● **INPUT**:

- - - - - - -

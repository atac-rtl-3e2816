// atac_tile: one tile of the ATAC chip.
//
// Holds the tile's ENet router, its network interface, the tile's slice of the ACKwise
// directory and, in the one tile per cluster that has it in place of a core, the memory
// controller. The core with its caches is outside this module: its network port (core_tx_*
// for packets it sends, core_rx_* for packets it receives) is brought out. In the memory
// controller tile that port is unused: nothing is accepted from it and nothing is delivered to
// it.
//
// Mesh ports are indexed N=0, E=1, S=2, W=3. hub_* is the router's extra output towards the
// cluster's Hub; only tiles HUB_TILE_W and HUB_TILE_E ever drive it. bnet_* are the cluster's
// two BNet broadcast buses. Requests for the directory slice wait in a REQ_DEPTH-entry queue
// of their own, while acknowledgements and evictions go straight in, so a waiting request
// never holds up the answers the directory is waiting for. A request that finds the queue full
// is dropped and its requester noted; it is later sent a GRANT carrying the nack bit (a retry)
// and asks again, so the tile never stops taking requests from the network. Directory size,
// sharer count, queue depth and memory-controller placement are parameters; the tile organisation follows the document, the
// rest is this design's choice.
module atac_tile
  import atac_pkg::*;
#(
  parameter bit          IS_MC = 1'b0,
  parameter int unsigned K     = 4,
  parameter int unsigned SETS  = 256,
  parameter int unsigned REQ_DEPTH = 16
) (
  input  logic              clk,
  input  logic              rst_n,
  input  core_id_t          my_id,
  // mesh links to the four neighbours
  input  logic              nb_in_valid  [4],
  input  flit_t             nb_in_flit   [4],
  output logic              nb_in_ready  [4],
  output logic              nb_out_valid [4],
  output flit_t             nb_out_flit  [4],
  input  logic              nb_out_ready [4],
  // router port to the Hub
  output logic              hub_valid,
  output flit_t             hub_flit,
  input  logic              hub_ready,
  // BNet buses
  input  logic              bnet_valid [2],
  input  flit_t             bnet_flit  [2],
  output logic              bnet_ready [2],
  // core network port
  input  logic              core_tx_valid,
  input  flit_t             core_tx_flit,
  output logic              core_tx_ready,
  output logic              core_rx_valid,
  output flit_t             core_rx_flit,
  input  logic              core_rx_ready,
  // memory bus (used when IS_MC)
  output logic              mem_req_valid,
  input  logic              mem_req_ready,
  output logic              mem_req_we,
  output addr_t             mem_req_addr,
  output logic [DATA_W-1:0] mem_req_wdata,
  input  logic              mem_resp_valid,
  input  logic [DATA_W-1:0] mem_resp_rdata,
  // directory events
  output logic              ev_bcast_inv,
  output logic              ev_g_set,
  output logic              ev_recall,
  output logic              ev_nack
);
  logic  r_in_valid [5];
  flit_t r_in_flit  [5];
  logic  r_in_ready [5];
  logic  r_out_valid[6];
  flit_t r_out_flit [6];
  logic  r_out_ready[6];

  logic  s_valid [3];
  flit_t s_flit  [3];
  logic  s_ready [3];
  logic  d_valid [3];
  flit_t d_flit  [3];
  logic  d_ready [3];

  for (genvar p = 0; p < 4; p++) begin : g_nb
    assign r_in_valid[p]  = nb_in_valid[p];
    assign r_in_flit[p]   = nb_in_flit[p];
    assign nb_in_ready[p] = r_in_ready[p];
    assign nb_out_valid[p] = r_out_valid[p];
    assign nb_out_flit[p]  = r_out_flit[p];
    assign r_out_ready[p]  = nb_out_ready[p];
  end
  assign hub_valid = r_out_valid[P_H];
  assign hub_flit  = r_out_flit[P_H];
  assign r_out_ready[P_H] = hub_ready;

  emesh_router u_router (
    .clk, .rst_n, .my_id,
    .in_valid(r_in_valid), .in_flit(r_in_flit), .in_ready(r_in_ready),
    .out_valid(r_out_valid), .out_flit(r_out_flit), .out_ready(r_out_ready)
  );

  tile_ni u_ni (
    .clk, .rst_n, .my_id,
    .src_valid(s_valid), .src_flit(s_flit), .src_ready(s_ready),
    .dst_valid(d_valid), .dst_flit(d_flit), .dst_ready(d_ready),
    .inj_valid(r_in_valid[P_L]), .inj_flit(r_in_flit[P_L]), .inj_ready(r_in_ready[P_L]),
    .ej_valid(r_out_valid[P_L]), .ej_flit(r_out_flit[P_L]), .ej_ready(r_out_ready[P_L]),
    .bnet_valid, .bnet_flit, .bnet_ready
  );

  // Requests for the directory wait in their own queue, so a request that the busy directory
  // cannot take yet never holds up the acknowledgements and evictions it is waiting for.
  logic  d_is_req, rq_full, rq_empty, rq_pop;
  flit_t rq_head;
  logic  dir_in_valid, dir_in_ready;
  flit_t dir_in_flit;
  assign d_is_req = d_flit[1].meta.mtype == MSG_REQ_SH || d_flit[1].meta.mtype == MSG_REQ_EX;

  sync_fifo #(.T(flit_t), .DEPTH(REQ_DEPTH)) u_reqq (
    .clk, .rst_n, .push(d_valid[1] && d_is_req && !rq_full), .wr_data(d_flit[1]),
    .pop(rq_pop), .rd_data(rq_head), .full(rq_full), .empty(rq_empty), .count()
  );

  // A request that finds the queue full is turned away: it is dropped at once (so the tile
  // keeps taking messages from the network) and the requester's bit is set in a vector with
  // one bit per core. A pointer walks the vector one position per cycle; at a set bit the
  // requester is sent a GRANT with the nack bit set (a retry) whenever the directory is not
  // sending, and asks again.
  localparam int unsigned NCORES = 1 << CORE_W;
  logic [NCORES-1:0] turned;
  core_id_t          rt_ptr;
  logic              rt_v, rt_sent;
  flit_t             rt_f;
  logic              dir_out_valid, dir_out_ready;
  flit_t             dir_out_flit;
  logic              rt_drop;

  assign rt_drop = d_valid[1] && d_is_req && rq_full;
  assign rt_v    = turned[rt_ptr];
  assign rt_sent = rt_v && !dir_out_valid && s_ready[1];

  always_comb begin
    coh_t r;
    r      = '0;
    r.req  = rt_ptr;
    r.home = my_id;
    r.nack = 1'b1;
    rt_f   = '0;
    rt_f.meta.head  = 1'b1;
    rt_f.meta.tail  = 1'b1;
    rt_f.meta.dst   = rt_ptr;
    rt_f.meta.src   = my_id;
    rt_f.meta.mtype = MSG_GRANT;
    rt_f.data       = DATA_W'(r);
  end

  always_ff @(posedge clk or negedge rst_n) begin
    if (!rst_n) begin
      turned <= '0;
      rt_ptr <= '0;
    end else begin
      if (rt_sent) turned[rt_ptr] <= 1'b0;
      if (rt_drop) turned[d_flit[1].meta.src] <= 1'b1;
      if (!rt_v || rt_sent) rt_ptr <= rt_ptr + 1'b1;
    end
  end

  always_comb begin
    if (d_valid[1] && !d_is_req) begin
      dir_in_valid = 1'b1;
      dir_in_flit  = d_flit[1];
      d_ready[1]   = dir_in_ready;
      rq_pop       = 1'b0;
    end else begin
      dir_in_valid = !rq_empty;
      dir_in_flit  = rq_head;
      d_ready[1]   = d_valid[1];
      rq_pop       = !rq_empty && dir_in_ready;
    end
  end

  // directory replies first, turned-away replies when the directory is silent
  assign s_valid[1]    = dir_out_valid || rt_v;
  assign s_flit[1]     = dir_out_valid ? dir_out_flit : rt_f;
  assign dir_out_ready = s_ready[1];

  ackwise_dir #(.K(K), .SETS(SETS)) u_dir (
    .clk, .rst_n, .my_id,
    .in_valid(dir_in_valid), .in_flit(dir_in_flit), .in_ready(dir_in_ready),
    .out_valid(dir_out_valid), .out_flit(dir_out_flit), .out_ready(dir_out_ready),
    .ev_bcast_inv, .ev_g_set, .ev_recall, .ev_nack
  );

  if (IS_MC) begin : g_mc
    mem_ctrl u_mc (
      .clk, .rst_n, .my_id,
      .in_valid(d_valid[2]), .in_flit(d_flit[2]), .in_ready(d_ready[2]),
      .out_valid(s_valid[2]), .out_flit(s_flit[2]), .out_ready(s_ready[2]),
      .mem_req_valid, .mem_req_ready, .mem_req_we, .mem_req_addr, .mem_req_wdata,
      .mem_resp_valid, .mem_resp_rdata
    );
    // no core in this tile
    assign s_valid[0]    = 1'b0;
    assign s_flit[0]     = '0;
    assign core_tx_ready = 1'b0;
    assign core_rx_valid = 1'b0;
    assign core_rx_flit  = '0;
    assign d_ready[0]    = 1'b1;
  end else begin : g_core
    assign s_valid[0]    = core_tx_valid;
    assign s_flit[0]     = core_tx_flit;
    assign core_tx_ready = s_ready[0];
    assign core_rx_valid = d_valid[0];
    assign core_rx_flit  = d_flit[0];
    assign d_ready[0]    = core_rx_ready;
    // memory messages never reach a tile without a controller; drop any that do
    assign s_valid[2]    = 1'b0;
    assign s_flit[2]     = '0;
    assign d_ready[2]    = 1'b1;
    assign mem_req_valid = 1'b0;
    assign mem_req_we    = 1'b0;
    assign mem_req_addr  = '0;
    assign mem_req_wdata = '0;
  end
endmodule
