// tb_atac_tile: self-checking test of one tile, the memory-controller tile (tile 0) of cluster 2.
//
// The testbench drives the tile's four mesh ports and watches what leaves them, and models the
// external memory. Checks:
//   1. a flit passing through (west in, for tile 2 of the same row) leaves east 2 cycles later;
//   2. a read request for a line homed here goes to the directory, the directory's memory read
//      goes to this tile's own controller, memory is read once, and the two-flit DATA packet
//      leaves towards the requester; the directory stays busy until the requester's ACK;
//   3. while the directory is busy, requests queue; once the queue is full further requests
//      are turned away with a retry (GRANT with nack), one per requester, and the tile never
//      stops taking flits from the mesh;
//   4. nothing is ever delivered to or taken from the core port (this tile has no core).
module tb_atac_tile;
  import atac_pkg::*;

  localparam core_id_t ME = {6'd2, 4'd0};

  logic clk = 0, rst_n = 0;
  always #5 clk = ~clk;

  logic              nb_in_valid  [4];
  flit_t             nb_in_flit   [4];
  logic              nb_in_ready  [4];
  logic              nb_out_valid [4];
  flit_t             nb_out_flit  [4];
  logic              nb_out_ready [4];
  logic              hub_valid, hub_ready;
  flit_t             hub_flit;
  logic              bnet_valid [2];
  flit_t             bnet_flit  [2];
  logic              bnet_ready [2];
  logic              core_tx_valid, core_tx_ready, core_rx_valid, core_rx_ready;
  flit_t             core_tx_flit, core_rx_flit;
  logic              mem_req_valid, mem_req_ready, mem_req_we;
  addr_t             mem_req_addr;
  logic [DATA_W-1:0] mem_req_wdata;
  logic              mem_resp_valid;
  logic [DATA_W-1:0] mem_resp_rdata;
  logic              ev_bcast_inv, ev_g_set, ev_recall, ev_nack;

  atac_tile #(.IS_MC(1'b1), .K(4), .SETS(256), .REQ_DEPTH(16)) dut (
    .clk, .rst_n, .my_id(ME), .*
  );

  int checks = 0, failures = 0, cycle = 0;
  always @(posedge clk) cycle++;

  initial begin
    #100000;
    failures++;
    $display("FAIL watchdog");
    $display("TB_RESULT checks=%0d failures=%0d", checks, failures);
    $finish;
  end

  // memory
  int mem_reads = 0, mem_wait = 0;
  always @(negedge clk) begin
    mem_req_ready  = 1'b1;
    mem_resp_valid = 1'b0;
    if (mem_wait > 0) begin
      mem_wait--;
      if (mem_wait == 0) mem_resp_valid = 1'b1;
    end
    if (rst_n && mem_req_valid && !mem_req_we) begin
      mem_reads++;
      mem_wait = 3;
      mem_resp_rdata = {96'hace, mem_req_addr};
    end
  end

  // everything leaving the mesh ports, with its port and cycle
  flit_t out_f [$];
  int    out_p [$];
  int    out_c [$];
  int    core_rx_seen = 0;
  always @(negedge clk) begin
    #1;
    for (int p = 0; p < 4; p++)
      if (nb_out_valid[p] && nb_out_ready[p]) begin
        out_f.push_back(nb_out_flit[p]); out_p.push_back(p); out_c.push_back(cycle);
      end
    if (core_rx_valid) core_rx_seen++;
  end

  always_comb begin
    for (int p = 0; p < 4; p++) nb_out_ready[p] = 1'b1;
    hub_ready = 1'b1;
    core_rx_ready = 1'b1;
  end

  function automatic flit_t mk(msg_t ty, core_id_t src, core_id_t dst, logic [DATA_W-1:0] data);
    flit_t f;
    f = '0;
    f.meta.head = 1; f.meta.tail = 1; f.meta.dst = dst; f.meta.src = src; f.meta.mtype = ty;
    f.data = data;
    return f;
  endfunction

  function automatic logic [DATA_W-1:0] coh(addr_t a, core_id_t req);
    coh_t c;
    c = '0; c.addr = a; c.req = req; c.home = ME;
    return DATA_W'(c);
  endfunction

  int stalls = 0;
  task automatic put(int p, flit_t f);
    nb_in_valid[p] = 1; nb_in_flit[p] = f;
    #1;
    while (!nb_in_ready[p]) begin stalls++; @(negedge clk); #1; end
    @(negedge clk);
    nb_in_valid[p] = 0;
  endtask

  initial begin
    addr_t a;
    int t0, n_retry, n_data;
    for (int p = 0; p < 4; p++) begin nb_in_valid[p] = 0; nb_in_flit[p] = '0; end
    for (int b = 0; b < 2; b++) begin bnet_valid[b] = 0; bnet_flit[b] = '0; end
    core_tx_valid = 0; core_tx_flit = '0;
    repeat (3) @(negedge clk);
    rst_n = 1;
    repeat (3) @(negedge clk);

    // 1. pass-through
    t0 = cycle;
    put(P_W, mk(MSG_RAW, {6'd2, 4'd4}, {6'd2, 4'd2}, 128'h42));
    repeat (5) @(negedge clk);
    checks++;
    if (out_f.size() != 1 || out_p[0] != P_E || out_c[0] - t0 != 2) begin
      failures++; $display("FAIL pass-through: %0d flits, port %0d, %0d cycles", out_f.size(),
                           out_p.size() ? out_p[0] : -1, out_c.size() ? out_c[0] - t0 : -1);
    end
    out_f.delete(); out_p.delete(); out_c.delete();

    // 2. read miss served by this tile's directory and controller; requester is tile 1 (east)
    a = addr_t'({18'h5, 6'd2, 4'd0, 4'h0});
    core_tx_valid = 1; core_tx_flit = mk(MSG_RAW, ME, ME, 128'h0);   // must be ignored
    put(P_E, mk(MSG_REQ_SH, {6'd2, 4'd1}, ME, coh(a, {6'd2, 4'd1})));
    t0 = cycle;
    while (out_f.size() < 2 && cycle < t0 + 100) @(negedge clk);
    checks++;
    if (out_f.size() != 2 || out_f[0].meta.mtype != MSG_DATA || out_f[1].data != {96'hace, a} ||
        out_p[0] != P_E || out_f[1].meta.dst != {6'd2, 4'd1} || mem_reads != 1) begin
      failures++; $display("FAIL read miss: %0d flits, %0d memory reads", out_f.size(), mem_reads);
    end
    checks++;
    if (dut.u_dir.st == 0) begin failures++; $display("FAIL directory free before the ACK"); end
    out_f.delete(); out_p.delete(); out_c.delete();

    // 3. 20 more requests for the same line from other cores while the ACK is held back
    stalls = 0;
    for (int i = 0; i < 20; i++)
      put(P_S, mk(MSG_REQ_SH, {6'(10 + i), 4'd3}, ME, coh(a, {6'(10 + i), 4'd3})));
    repeat (2500) @(negedge clk);                  // the retry pointer walks all 1024 ids
    n_retry = 0;
    foreach (out_f[i]) begin
      coh_t c;
      c = coh_t'(out_f[i].data);
      if (out_f[i].meta.mtype == MSG_GRANT && c.nack) n_retry++;
    end
    checks++;
    if (n_retry != 4 || stalls != 0) begin
      failures++; $display("FAIL %0d retries (want 4), %0d input stalls", n_retry, stalls);
    end
    checks++;
    if (dut.rq_empty || !dut.rq_full) begin failures++; $display("FAIL request queue not full"); end
    out_f.delete(); out_p.delete(); out_c.delete();

    // the requester's ACK releases the line; the queued requests are forwarded to it in turn
    put(P_E, mk(MSG_ACK, {6'd2, 4'd1}, ME, coh(a, {6'd2, 4'd1})));
    repeat (20) @(negedge clk);
    n_data = 0;
    foreach (out_f[i]) if (out_f[i].meta.mtype == MSG_FWD_SH) n_data++;
    checks++;
    if (n_data != 1 || out_f[0].meta.dst != {6'd2, 4'd1}) begin
      failures++; $display("FAIL next queued request not forwarded to the sharer");
    end

    // 4. core port
    checks++;
    if (core_rx_seen != 0 || core_tx_ready) begin failures++; $display("FAIL core port used"); end

    $display("TB_RESULT checks=%0d failures=%0d", checks, failures);
    $finish;
  end
endmodule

- - - - - - -

● **EXERCISE**:
All lines in the listing above between the line with "it is waiting for." and the line with "set bit the", inclusive, should be set down exactly, and no line outside that range.

● **EXERCISE RESPONSE**:
  // cannot take yet never holds up the acknowledgements and evictions it is waiting for.
  logic  d_is_req, rq_full, rq_empty, rq_pop;
  flit_t rq_head;
  logic  dir_in_valid, dir_in_ready;
  flit_t dir_in_flit;
  assign d_is_req = d_flit[1].meta.mtype == MSG_REQ_SH || d_flit[1].meta.mtype == MSG_REQ_EX;

  sync_fifo #(.T(flit_t), .DEPTH(REQ_DEPTH)) u_reqq (
    .clk, .rst_n, .push(d_valid[1] && d_is_req && !rq_full), .wr_data(d_flit[1]),
    .pop(rq_pop), .rd_data(rq_head), .full(rq_full), .empty(rq_empty), .count()
  );

  // A request that finds the queue full is turned away: it is dropped at once (so the tile
  // keeps taking messages from the network) and the requester's bit is set in a vector with
  // one bit per core. A pointer walks the vector one position per cycle; at a set bit the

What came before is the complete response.